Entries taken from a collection

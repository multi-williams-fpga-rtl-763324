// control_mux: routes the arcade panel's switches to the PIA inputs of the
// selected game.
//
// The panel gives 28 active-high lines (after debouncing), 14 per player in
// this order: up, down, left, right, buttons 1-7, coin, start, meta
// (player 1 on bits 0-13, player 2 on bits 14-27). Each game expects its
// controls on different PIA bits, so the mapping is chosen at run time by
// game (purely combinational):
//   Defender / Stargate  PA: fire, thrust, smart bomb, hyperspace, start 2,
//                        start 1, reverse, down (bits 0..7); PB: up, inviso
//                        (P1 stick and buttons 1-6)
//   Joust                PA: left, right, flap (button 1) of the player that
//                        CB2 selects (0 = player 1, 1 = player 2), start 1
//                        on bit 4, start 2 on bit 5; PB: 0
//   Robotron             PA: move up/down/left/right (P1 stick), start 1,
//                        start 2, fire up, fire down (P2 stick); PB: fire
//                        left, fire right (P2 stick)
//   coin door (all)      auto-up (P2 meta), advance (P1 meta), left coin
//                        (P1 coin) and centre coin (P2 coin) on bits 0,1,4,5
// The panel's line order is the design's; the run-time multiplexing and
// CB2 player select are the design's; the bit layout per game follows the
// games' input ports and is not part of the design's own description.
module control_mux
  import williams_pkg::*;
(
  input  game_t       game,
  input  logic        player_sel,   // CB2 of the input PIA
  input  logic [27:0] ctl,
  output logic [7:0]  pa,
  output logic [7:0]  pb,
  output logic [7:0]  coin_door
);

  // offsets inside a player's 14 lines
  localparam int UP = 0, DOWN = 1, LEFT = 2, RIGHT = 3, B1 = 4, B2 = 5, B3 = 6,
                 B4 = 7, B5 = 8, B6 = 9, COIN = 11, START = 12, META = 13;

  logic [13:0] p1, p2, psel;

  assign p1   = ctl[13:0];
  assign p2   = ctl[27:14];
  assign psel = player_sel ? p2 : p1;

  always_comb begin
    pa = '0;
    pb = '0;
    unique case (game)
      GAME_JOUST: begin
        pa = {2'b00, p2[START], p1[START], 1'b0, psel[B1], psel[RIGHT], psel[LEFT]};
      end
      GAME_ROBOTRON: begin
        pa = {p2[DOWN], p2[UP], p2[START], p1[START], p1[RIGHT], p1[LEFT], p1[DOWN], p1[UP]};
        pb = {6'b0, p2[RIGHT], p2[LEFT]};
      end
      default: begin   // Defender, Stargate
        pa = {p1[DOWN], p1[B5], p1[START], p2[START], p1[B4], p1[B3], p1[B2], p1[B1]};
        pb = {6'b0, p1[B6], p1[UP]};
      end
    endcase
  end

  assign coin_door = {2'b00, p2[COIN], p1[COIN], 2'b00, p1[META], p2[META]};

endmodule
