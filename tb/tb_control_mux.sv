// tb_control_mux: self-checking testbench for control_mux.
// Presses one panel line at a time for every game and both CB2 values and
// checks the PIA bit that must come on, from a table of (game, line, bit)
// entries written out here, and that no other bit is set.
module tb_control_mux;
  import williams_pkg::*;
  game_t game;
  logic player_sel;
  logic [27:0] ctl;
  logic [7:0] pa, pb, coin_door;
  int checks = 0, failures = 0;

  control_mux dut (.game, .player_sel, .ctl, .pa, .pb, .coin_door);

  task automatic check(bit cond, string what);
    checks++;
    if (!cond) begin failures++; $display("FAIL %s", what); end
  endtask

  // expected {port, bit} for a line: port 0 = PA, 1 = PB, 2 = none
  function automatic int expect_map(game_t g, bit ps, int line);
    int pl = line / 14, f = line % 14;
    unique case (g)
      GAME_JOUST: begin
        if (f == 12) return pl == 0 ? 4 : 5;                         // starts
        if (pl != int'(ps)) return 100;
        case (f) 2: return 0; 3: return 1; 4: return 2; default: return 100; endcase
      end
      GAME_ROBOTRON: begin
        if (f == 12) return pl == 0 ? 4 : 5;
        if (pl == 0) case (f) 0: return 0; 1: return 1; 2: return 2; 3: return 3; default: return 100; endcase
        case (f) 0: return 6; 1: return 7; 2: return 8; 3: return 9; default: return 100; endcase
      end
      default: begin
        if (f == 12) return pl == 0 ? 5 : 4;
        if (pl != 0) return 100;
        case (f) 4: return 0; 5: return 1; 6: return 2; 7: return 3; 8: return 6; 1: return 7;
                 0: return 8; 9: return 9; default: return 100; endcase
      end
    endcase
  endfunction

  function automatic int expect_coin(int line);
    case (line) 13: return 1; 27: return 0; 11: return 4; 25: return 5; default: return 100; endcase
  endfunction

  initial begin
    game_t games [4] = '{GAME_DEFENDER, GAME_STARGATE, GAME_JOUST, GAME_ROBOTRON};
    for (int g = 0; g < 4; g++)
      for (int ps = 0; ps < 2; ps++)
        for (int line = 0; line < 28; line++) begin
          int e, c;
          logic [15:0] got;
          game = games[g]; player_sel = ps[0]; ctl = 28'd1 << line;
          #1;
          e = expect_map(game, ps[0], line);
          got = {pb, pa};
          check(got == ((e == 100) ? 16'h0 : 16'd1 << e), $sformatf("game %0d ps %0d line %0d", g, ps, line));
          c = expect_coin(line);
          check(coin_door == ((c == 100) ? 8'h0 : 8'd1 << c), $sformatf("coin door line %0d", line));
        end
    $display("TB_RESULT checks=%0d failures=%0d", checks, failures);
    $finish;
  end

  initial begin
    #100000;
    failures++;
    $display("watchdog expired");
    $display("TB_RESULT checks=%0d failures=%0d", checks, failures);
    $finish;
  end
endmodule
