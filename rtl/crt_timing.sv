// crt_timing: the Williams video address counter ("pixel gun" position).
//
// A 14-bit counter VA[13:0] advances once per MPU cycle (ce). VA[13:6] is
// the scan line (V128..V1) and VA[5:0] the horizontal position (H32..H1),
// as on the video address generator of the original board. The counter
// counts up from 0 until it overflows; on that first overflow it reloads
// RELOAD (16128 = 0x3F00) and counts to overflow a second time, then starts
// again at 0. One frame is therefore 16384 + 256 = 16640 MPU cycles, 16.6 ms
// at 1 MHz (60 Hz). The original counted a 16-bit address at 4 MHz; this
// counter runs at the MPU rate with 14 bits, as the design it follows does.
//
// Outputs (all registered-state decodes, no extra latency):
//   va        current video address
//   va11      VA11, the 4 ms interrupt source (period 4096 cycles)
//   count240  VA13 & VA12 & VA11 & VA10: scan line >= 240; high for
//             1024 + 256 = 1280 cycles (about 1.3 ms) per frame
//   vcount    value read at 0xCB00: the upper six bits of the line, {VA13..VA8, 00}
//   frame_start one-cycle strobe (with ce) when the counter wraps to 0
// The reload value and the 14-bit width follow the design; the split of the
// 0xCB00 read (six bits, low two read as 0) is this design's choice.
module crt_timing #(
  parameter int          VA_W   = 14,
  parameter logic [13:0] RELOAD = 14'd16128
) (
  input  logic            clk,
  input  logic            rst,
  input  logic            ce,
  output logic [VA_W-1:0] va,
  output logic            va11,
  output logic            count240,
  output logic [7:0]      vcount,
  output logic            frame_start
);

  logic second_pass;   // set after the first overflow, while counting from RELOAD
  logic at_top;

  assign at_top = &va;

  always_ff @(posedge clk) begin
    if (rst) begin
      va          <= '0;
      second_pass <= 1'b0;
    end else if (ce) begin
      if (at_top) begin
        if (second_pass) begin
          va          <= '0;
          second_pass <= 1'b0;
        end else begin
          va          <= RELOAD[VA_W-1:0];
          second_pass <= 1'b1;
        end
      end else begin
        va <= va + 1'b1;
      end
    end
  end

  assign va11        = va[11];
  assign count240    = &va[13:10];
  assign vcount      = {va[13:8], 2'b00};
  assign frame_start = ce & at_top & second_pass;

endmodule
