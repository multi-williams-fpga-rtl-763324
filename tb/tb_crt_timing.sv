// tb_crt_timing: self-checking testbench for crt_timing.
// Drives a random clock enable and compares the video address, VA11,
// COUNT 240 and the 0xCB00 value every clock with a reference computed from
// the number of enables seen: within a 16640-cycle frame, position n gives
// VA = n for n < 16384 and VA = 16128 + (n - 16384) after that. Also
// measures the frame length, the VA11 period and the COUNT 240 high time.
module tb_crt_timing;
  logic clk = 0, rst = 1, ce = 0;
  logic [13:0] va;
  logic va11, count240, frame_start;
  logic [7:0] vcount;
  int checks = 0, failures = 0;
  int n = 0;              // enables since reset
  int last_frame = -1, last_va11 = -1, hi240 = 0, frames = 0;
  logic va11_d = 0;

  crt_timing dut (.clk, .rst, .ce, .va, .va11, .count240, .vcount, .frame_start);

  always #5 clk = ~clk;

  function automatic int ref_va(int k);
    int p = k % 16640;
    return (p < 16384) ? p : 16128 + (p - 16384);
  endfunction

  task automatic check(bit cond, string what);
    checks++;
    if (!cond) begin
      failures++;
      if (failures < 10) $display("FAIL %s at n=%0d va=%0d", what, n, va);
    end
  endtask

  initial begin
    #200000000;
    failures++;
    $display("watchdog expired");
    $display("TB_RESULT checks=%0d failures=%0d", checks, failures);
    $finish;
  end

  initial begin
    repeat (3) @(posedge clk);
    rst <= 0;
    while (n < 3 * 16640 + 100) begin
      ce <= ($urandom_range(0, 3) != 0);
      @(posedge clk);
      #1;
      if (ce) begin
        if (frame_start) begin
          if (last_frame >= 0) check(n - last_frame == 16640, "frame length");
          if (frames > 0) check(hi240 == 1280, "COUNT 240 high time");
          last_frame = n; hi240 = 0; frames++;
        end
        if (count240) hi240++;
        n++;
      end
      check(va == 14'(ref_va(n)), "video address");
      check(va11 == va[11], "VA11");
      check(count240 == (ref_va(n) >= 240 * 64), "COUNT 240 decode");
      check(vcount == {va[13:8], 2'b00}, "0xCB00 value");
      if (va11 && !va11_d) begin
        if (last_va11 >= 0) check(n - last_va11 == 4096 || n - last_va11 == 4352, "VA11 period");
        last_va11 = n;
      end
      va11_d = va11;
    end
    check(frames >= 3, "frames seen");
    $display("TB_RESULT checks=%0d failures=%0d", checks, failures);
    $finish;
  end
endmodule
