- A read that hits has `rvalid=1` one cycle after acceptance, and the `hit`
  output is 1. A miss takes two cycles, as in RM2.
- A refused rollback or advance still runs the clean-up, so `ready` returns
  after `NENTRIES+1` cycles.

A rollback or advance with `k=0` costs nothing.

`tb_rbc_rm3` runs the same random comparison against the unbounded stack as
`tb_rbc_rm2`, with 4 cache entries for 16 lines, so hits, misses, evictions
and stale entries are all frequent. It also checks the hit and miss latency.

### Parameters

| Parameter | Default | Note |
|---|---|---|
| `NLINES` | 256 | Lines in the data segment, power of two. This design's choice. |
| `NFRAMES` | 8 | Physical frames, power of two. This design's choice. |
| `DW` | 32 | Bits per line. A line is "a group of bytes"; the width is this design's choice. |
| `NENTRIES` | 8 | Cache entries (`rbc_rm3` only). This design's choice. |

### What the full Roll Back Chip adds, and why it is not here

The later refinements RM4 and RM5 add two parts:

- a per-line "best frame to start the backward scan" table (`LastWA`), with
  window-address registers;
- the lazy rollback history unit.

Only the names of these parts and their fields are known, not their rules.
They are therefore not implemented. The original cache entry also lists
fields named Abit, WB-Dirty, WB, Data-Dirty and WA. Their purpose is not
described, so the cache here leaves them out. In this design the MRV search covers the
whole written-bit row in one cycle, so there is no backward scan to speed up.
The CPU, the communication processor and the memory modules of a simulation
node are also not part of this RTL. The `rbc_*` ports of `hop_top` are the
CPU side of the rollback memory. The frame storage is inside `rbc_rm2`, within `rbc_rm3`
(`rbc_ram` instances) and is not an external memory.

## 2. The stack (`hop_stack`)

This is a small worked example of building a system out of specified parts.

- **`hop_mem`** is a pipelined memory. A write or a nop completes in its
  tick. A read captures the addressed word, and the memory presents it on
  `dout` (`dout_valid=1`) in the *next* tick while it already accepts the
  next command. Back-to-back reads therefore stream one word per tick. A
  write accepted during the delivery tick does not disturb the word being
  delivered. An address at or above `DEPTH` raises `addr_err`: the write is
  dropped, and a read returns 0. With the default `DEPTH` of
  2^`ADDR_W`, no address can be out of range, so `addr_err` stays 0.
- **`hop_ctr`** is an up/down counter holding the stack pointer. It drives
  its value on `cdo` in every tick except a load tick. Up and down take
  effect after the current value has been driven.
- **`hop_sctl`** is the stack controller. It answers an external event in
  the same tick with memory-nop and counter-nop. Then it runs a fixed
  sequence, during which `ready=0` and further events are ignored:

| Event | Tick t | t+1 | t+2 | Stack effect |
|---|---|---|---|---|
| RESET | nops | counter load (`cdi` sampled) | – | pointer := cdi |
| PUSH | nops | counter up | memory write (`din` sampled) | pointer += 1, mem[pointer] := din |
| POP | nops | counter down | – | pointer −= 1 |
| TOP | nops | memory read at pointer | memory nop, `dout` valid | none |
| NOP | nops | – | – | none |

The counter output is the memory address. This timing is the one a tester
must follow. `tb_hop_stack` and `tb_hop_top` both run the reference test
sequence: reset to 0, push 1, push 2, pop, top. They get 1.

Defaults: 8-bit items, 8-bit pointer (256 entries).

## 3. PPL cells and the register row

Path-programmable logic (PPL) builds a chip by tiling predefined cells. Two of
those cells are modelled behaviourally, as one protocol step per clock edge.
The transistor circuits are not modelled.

### Work item
All lines of the records containing "self" should be shown.

### Answer to this task
// tb_control_mux: self-checking testbench for control_mux.
// tb_crt_timing: self-checking testbench for crt_timing.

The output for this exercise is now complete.